◆ **ASSIGNMENT**
An exact copy of every record is the required answer.
____
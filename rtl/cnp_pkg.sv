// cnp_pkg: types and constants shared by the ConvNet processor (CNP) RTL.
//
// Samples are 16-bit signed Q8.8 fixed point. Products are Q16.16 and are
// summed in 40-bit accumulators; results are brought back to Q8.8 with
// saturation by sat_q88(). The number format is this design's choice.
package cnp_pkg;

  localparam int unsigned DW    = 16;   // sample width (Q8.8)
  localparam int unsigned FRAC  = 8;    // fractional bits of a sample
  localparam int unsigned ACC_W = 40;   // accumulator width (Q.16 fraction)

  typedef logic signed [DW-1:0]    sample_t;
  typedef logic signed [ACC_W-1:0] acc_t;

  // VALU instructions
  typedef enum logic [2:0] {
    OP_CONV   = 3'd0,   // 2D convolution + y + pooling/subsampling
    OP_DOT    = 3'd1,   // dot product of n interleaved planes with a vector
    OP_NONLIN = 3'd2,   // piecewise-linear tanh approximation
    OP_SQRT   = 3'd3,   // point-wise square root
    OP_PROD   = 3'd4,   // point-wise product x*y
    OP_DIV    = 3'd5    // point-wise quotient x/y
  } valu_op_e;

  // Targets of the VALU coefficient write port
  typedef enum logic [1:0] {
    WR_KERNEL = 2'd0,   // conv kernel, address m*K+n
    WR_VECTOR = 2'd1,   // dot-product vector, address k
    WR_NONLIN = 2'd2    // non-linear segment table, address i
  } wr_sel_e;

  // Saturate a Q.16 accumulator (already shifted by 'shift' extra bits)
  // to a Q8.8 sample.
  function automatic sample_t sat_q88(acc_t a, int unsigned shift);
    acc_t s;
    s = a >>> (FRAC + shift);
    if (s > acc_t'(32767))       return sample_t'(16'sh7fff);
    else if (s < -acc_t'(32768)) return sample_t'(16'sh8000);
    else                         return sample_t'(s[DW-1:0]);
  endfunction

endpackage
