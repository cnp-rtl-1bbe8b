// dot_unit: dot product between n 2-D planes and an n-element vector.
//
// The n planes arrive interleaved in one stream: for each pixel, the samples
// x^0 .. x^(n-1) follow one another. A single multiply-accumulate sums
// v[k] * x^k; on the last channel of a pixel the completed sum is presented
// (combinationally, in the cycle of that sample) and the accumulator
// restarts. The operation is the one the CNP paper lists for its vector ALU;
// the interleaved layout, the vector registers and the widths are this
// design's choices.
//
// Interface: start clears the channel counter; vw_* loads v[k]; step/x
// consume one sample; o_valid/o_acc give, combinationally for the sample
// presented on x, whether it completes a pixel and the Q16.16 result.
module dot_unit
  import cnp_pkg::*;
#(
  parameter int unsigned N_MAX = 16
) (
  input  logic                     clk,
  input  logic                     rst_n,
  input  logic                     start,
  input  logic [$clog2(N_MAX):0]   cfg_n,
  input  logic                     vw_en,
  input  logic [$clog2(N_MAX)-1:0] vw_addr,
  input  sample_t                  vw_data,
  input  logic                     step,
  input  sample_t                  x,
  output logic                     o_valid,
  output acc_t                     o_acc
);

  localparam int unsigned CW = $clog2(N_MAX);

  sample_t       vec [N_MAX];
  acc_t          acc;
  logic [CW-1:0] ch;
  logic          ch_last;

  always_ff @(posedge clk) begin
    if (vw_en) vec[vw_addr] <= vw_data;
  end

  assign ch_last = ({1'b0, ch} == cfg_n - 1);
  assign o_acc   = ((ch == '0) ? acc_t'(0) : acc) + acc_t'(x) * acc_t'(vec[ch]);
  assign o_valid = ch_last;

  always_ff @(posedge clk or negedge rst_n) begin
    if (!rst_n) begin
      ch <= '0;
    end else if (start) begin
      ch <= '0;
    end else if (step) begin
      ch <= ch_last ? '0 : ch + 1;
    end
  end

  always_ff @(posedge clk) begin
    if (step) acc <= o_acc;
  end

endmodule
____
◆ **OUTPUT FOR THIS EXERCISE**
filename rtl/cnp_pkg.sv
// cnp_pkg: types and constants shared by the ConvNet processor (CNP) RTL.
//
// Samples are 16-bit signed Q8.8 fixed point. Products are Q16.16 and are
// summed in 40-bit accumulators; results are brought back to Q8.8 with
// saturation by sat_q88(). The number format is this design's choice.
package cnp_pkg;

  localparam int unsigned DW    = 16;   // sample width (Q8.8)
  localparam int unsigned FRAC  = 8;    // fractional bits of a sample
  localparam int unsigned ACC_W = 40;   // accumulator width (Q.16 fraction)

  typedef logic signed [DW-1:0]    sample_t;
  typedef logic signed [ACC_W-1:0] acc_t;

  // VALU instructions
  typedef enum logic [2:0] {
    OP_CONV   = 3'd0,   // 2D convolution + y + pooling/subsampling
    OP_DOT    = 3'd1,   // dot product of n interleaved planes with a vector
    OP_NONLIN = 3'd2,   // piecewise-linear tanh approximation
    OP_SQRT   = 3'd3,   // point-wise square root
    OP_PROD   = 3'd4,   // point-wise product x*y
    OP_DIV    = 3'd5    // point-wise quotient x/y
  } valu_op_e;

  // Targets of the VALU coefficient write port
  typedef enum logic [1:0] {
    WR_KERNEL = 2'd0,   // conv kernel, address m*K+n
    WR_VECTOR = 2'd1,   // dot-product vector, address k
    WR_NONLIN = 2'd2    // non-linear segment table, address i
  } wr_sel_e;

  // Saturate a Q.16 accumulator (already shifted by 'shift' extra bits)
  // to a Q8.8 sample.
  function automatic sample_t sat_q88(acc_t a, int unsigned shift);
    acc_t s;
    s = a >>> (FRAC + shift);
    if (s > acc_t'(32767))       return sample_t'(16'sh7fff);
    else if (s < -acc_t'(32768)) return sample_t'(16'sh8000);
    else                         return sample_t'(s[DW-1:0]);
  endfunction

endpackage
repository cnp-rtl-1bbe8b
// dot_unit: dot product between n 2-D planes and an n-element vector.
//
// The n planes arrive interleaved in one stream: for each pixel, the samples
// x^0 .. x^(n-1) follow one another. A single multiply-accumulate sums
// v[k] * x^k; on the last channel of a pixel the completed sum is presented
// (combinationally, in the cycle of that sample) and the accumulator
// restarts. The operation is the one the CNP paper lists for its vector ALU;
// the interleaved layout, the vector registers and the widths are this
// design's choices.
//
// Interface: start clears the channel counter; vw_* loads v[k]; step/x
// consume one sample; o_valid/o_acc give, combinationally for the sample
// presented on x, whether it completes a pixel and the Q16.16 result.
module dot_unit
  import cnp_pkg::*;
#(
  parameter int unsigned N_MAX = 16
) (
  input  logic                     clk,
  input  logic                     rst_n,
  input  logic                     start,
  input  logic [$clog2(N_MAX):0]   cfg_n,
  input  logic                     vw_en,
  input  logic [$clog2(N_MAX)-1:0] vw_addr,
  input  sample_t                  vw_data,
  input  logic                     step,
  input  sample_t                  x,
  output logic                     o_valid,
  output acc_t                     o_acc
);

  localparam int unsigned CW = $clog2(N_MAX);

  sample_t       vec [N_MAX];
  acc_t          acc;
  logic [CW-1:0] ch;
  logic          ch_last;

  always_ff @(posedge clk) begin
    if (vw_en) vec[vw_addr] <= vw_data;
  end

  assign ch_last = ({1'b0, ch} == cfg_n - 1);
  assign o_acc   = ((ch == '0) ? acc_t'(0) : acc) + acc_t'(x) * acc_t'(vec[ch]);
  assign o_valid = ch_last;

  always_ff @(posedge clk or negedge rst_n) begin
    if (!rst_n) begin
      ch <= '0;
    end else if (start) begin
      ch <= '0;
    end else if (step) begin
      ch <= ch_last ? '0 : ch + 1;
    end
  end

  always_ff @(posedge clk) begin
    if (step) acc <= o_acc;
  end

endmodule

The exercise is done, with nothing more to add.